One fix for this is to add -Wl,--undefined-version when doing the configure test (see for instance the recent heimdal linker failure in bug 275979).

But I don't know all the ports that are affected.  It was noticed (so far) for security/p11-kit and security/libtasn1.  If it is just those two, maybe it's manageable.

It's worse (from a detection problem point of view) if the affected port doesn't even have a PORTREVISION bump but gets rebuilt for some other reason that causes the new versions of the libraries to get the ABI change without the linker script symbols.

Maybe the autoconf m4 scripts should be updated to produce a test that includes using --undefined-version for the linker (or adds an attempt to try with --undefined-version when the first attempt fails without it) on a port by port basis.

It'd be nice to come up with a way to find ports that are now vulnerable this way, but don't fail to build (later failing at dynamic linking time).  But I can't think of any particularly effective way to find such vulnerable ports.

Maybe what would be helpful would be an ABI before/after check that ports maintainers (or even automation in stage-qa) could use to check for unexpected ABI changes when doing a port update.  Maybe something already exists in ports/ land?  This is really a larger ABI compatibility assessment problem when updating a port / ports.

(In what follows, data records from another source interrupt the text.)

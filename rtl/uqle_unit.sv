// uqle_unit: the UQLE custom instruction, weight = likelihood(distance).
//
// Uniform quantization likelihood evaluation replaces the Gaussian weight
// exp(-d^2/(2 sigma^2)) by a step function. The weight range [0,1] is cut
// into M intervals of size Q = 1/M plus a small interval [0, delta); the
// matching distance boundaries T_delta > T_1 > ... > T_(M-1) (with
// T_m = sqrt(-2 ln(mQ) sigma^2)) are computed once by software and written
// into M state registers T[0..M-1], where T[0] holds T_delta.
// Per instruction:
//   1. M comparators give c_k = (d >= T[k])  (a thermometer code 0..01..1)
//   2. XOR gates of neighbouring comparator outputs give a one-hot code
//      e_k = c_k ^ c_(k+1), e_(M-1) = ~c_(M-1)
//   3. an encoder turns it into the interval index m (T_m > d >= T_(m+1))
//   4. a multiplexer picks the quantized weight W_m; d >= T_delta picks the
//      delta weight.
// W_m (WW-bit code = floor(w*(2^WW-1))) is the low (mQ), middle (mQ+Q/2) or
// high ((m+1)Q) value of the interval, set by WMODE; for m = 0 the low value
// is 2*delta. With M = 4 and high values, d in [T_2, T_1) gives 8'b0111_1111.
//
// Interface: bnd_we/bnd_idx/bnd_data write one boundary register. On
// `issue`, `weight` and `index` (0 = delta interval, m+1 otherwise) are
// registered and valid with `res_valid` one cycle later; one distance per
// cycle. The comparator/XOR/encoder/multiplexer organization follows the
// design; the distance width, the delta code and the one-cycle latency are
// this design's choices.
module uqle_unit
  import pf_pkg::*;
#(
  parameter int unsigned M          = 4,      // quantization intervals
  parameter int unsigned DW         = 32,     // distance width
  parameter int unsigned WW         = 8,      // weight width
  parameter uqle_wmode_e WMODE      = UQLE_HIGH,
  parameter int unsigned DELTA_CODE = 1       // weight code of delta
) (
  input  logic                 clk,
  input  logic                 rst_n,
  input  logic                 bnd_we,
  input  logic [$clog2(M)-1:0] bnd_idx,
  input  logic [DW-1:0]        bnd_data,
  input  logic                 issue,
  input  logic [DW-1:0]        distance,
  output logic                 res_valid,
  output logic [WW-1:0]        weight,
  output logic [$clog2(M):0]   index
);

  localparam int unsigned MB   = $clog2(M);
  localparam longint      FULL = (longint'(1) << WW) - 1;

  typedef logic [WW-1:0] wtab_t [M];

  // Quantized weight of interval m, eq. W_m = mQ | mQ+Q/2 | (m+1)Q.
  function automatic wtab_t make_wtab();
    wtab_t t;
    for (int m = 0; m < int'(M); m++) begin
      unique case (WMODE)
        UQLE_LOW:  t[m] = WW'((longint'(m) * FULL) / M);
        UQLE_MID:  t[m] = WW'(((2 * longint'(m) + 1) * FULL) / (2 * M));
        default:   t[m] = WW'(((longint'(m) + 1) * FULL) / M);
      endcase
    end
    if (WMODE == UQLE_LOW) t[0] = WW'(2 * DELTA_CODE);
    return t;
  endfunction

  localparam wtab_t WTAB = make_wtab();

  logic [DW-1:0] bnd_q [M];
  logic [M-1:0]  c, e;
  logic [MB-1:0] m_idx;

  always_comb begin
    for (int k = 0; k < int'(M); k++) c[k] = (distance >= bnd_q[k]);
    for (int k = 0; k < int'(M) - 1; k++) e[k] = c[k] ^ c[k+1];
    e[M-1] = ~c[M-1];
    m_idx = '0;
    for (int k = 0; k < int'(M); k++)
      if (e[k]) m_idx = m_idx | MB'(k);
  end

  always_ff @(posedge clk or negedge rst_n) begin
    if (!rst_n) begin
      for (int k = 0; k < int'(M); k++) bnd_q[k] <= '0;
    end else if (bnd_we) begin
      bnd_q[bnd_idx] <= bnd_data;
    end
  end

  always_ff @(posedge clk or negedge rst_n) begin
    if (!rst_n) begin
      res_valid <= 1'b0;
      weight    <= '0;
      index     <= '0;
    end else begin
      res_valid <= issue;
      if (issue) begin
        if (c[0]) begin
          weight <= WW'(DELTA_CODE);
          index  <= '0;
        end else begin
          weight <= WTAB[m_idx];
          index  <= (MB+1)'(m_idx) + 1'b1;
        end
      end
    end
  end

endmodule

Apologies for classifying this as a devel/llvm18 problem - it's not really.  It would help if I had a better grasp of the affected ports.  I'll probably reclassify this after thinking some more (and getting some helpful thoughts on the subject).

If the audience that responds here has ideas about potential ways to address this so users are less likely to be blindsided by ABI changes, please offer suggestions.  I guess I'm thinking the best solution is to come up with an automated way to detect ABI changes so at least it is easier to determine when dependent ports need a PORTREVISION bump due to a potential breaking ABI change.
Comment 1 John Hein 2024-09-11 18:27:54 UTC
Created attachment 253502 [details]
[patch] address newer lld changes which choke on undefined symbols listed in linker scripts (--version-script)

Here's an initial patch I have for security/libtasn1 which changes the check for --version-script to try with --undefined-version if it fails the first attempt.  

It might need need a PORTREVISION bump in case existing packages have been built that fail the --version-script check (and thus don't provide versioning info, and so technically this would be a change to the generated package).  It may be a good idea to bump dependent ports that link with libtasn1 as well, but perhaps not necessary.

I'll open a separate bug for libtasn1, but I'm including it here so readers can see it as an example of the required fix (which could be fed upstream to the libtasn1 project).
Comment 2 Brooks Davis freebsd_committer freebsd_triage 2024-09-11 20:57:17 UTC
It looks like gnulib needs to be updated to detect support for --undefined-version and use it when testing for --version-script (or this test needs to be altered to build an object containing the referenced symbols).  It's unfortunate that --undefined-version is only about two years old in the BFD linker so it would be quite hard to argue for using it unconditionally.